Vous savez, s'ils y vont pas mineurs, ils y iront une fois adulte, autant essayer de les faire réagir maintenant avant d'en arriver à des exces comme aux états unis :http://forum.01men.com/01men/libre__divers/actu/1_americain_sur_100_est_en_prison-2042/messages-1.htmlça fait réfléchir !
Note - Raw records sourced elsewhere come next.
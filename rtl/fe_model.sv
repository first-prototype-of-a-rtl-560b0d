// Behavioural model of the LATRIC0 analog front end (transimpedance amplifier
// plus discriminator). It is not synthesizable logic: the real block is an
// analog circuit. It turns a negative analog pulse at `vin` into a positive
// digital pulse at `disc` that is high while the amplified signal is above
// the discriminator threshold `vth`, so the width of `disc` is the
// time-over-threshold that the TDC measures.
//
// Model: the amplifier is an ideal inverting gain GAIN (no bandwidth limit,
// no noise, no time walk); the discriminator is ideal and followed by a fixed
// propagation delay DELAY_PS. The chip description gives only the function
// (negative analog pulse in, positive digital pulse out); the gain, delay
// and the threshold as an input voltage are this model's own choices.
//
// Interface: vin in volts (sensor side), vth in volts (at the amplifier
// output), disc is the digital pulse towards the input multiplexer.
module fe_model #(
  parameter real GAIN     = 20.0,   // inverting voltage gain
  parameter real DELAY_PS = 400.0   // discriminator output delay
) (
  input  real  vin,
  input  real  vth,
  output logic disc
);
  timeunit 1ps;
  timeprecision 1fs;

  real  vamp;
  logic above;

  always_comb vamp  = -GAIN * vin;
  always_comb above = (vamp > vth);

  assign #(DELAY_PS) disc = above;

endmodule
le collectif N.R.V 01/03/2008 09:08

C'est vrai que les jeunes font des conneries jusqu'à 18 ans sans trop se soucier des conséquences, et à 18 ans vont en prison. Néanmoins, la prison n'est pas une solution pour les adultes, mais pour les mineurs, c'est une aberration.

GD44 14/02/2008 23:12

contre les prison pour mineurs un manifeste "nous ne travaillerons pas en EPM" peut être signé en ligne surhttp://pays-de-la-loire.emancipation.fr/on y trouve également des infos sur l'incarcération des mineurs, et le controle social et la répression dans le secteur de l'éducation

max 10/02/2008 20:27

je peux vous faire parvenir le journal  anti carcéral l'envolée n16 spécial contre les prisons des mineurs

max 10/02/2008 20:18

le journal l'envolée journal contre l'enfermement a publié un dossier sur l'enfermement des mineurs dans son numero 16 publié en décembre 2007. Le journal l'envolée est à l'origine du combat contre les taules et en plus ils ne sont pas réformistes comme ban public cité par panoptique boum. edito du numero 16Lutter contre l'enfermementNous vivons dans une “démocratie” capable de mener des guerres internes pendant que pour le reste du pays, “la vie continue”. Le printemps des lycéens et l’automne des cités ont été deux mouvements sociaux majeurs dans l’année écoulée. Très différentes, ces révoltes se caractérisent par la jeunesse de leurs protagonistes, l’immense cri de ras-lebol et la volonté de changement dont elles sont porteuses, l’isolement social dans lequel elles se sont déroulées et la répression qui leur a été opposée comme si l’Etat et le corps social avaient peur des enfants.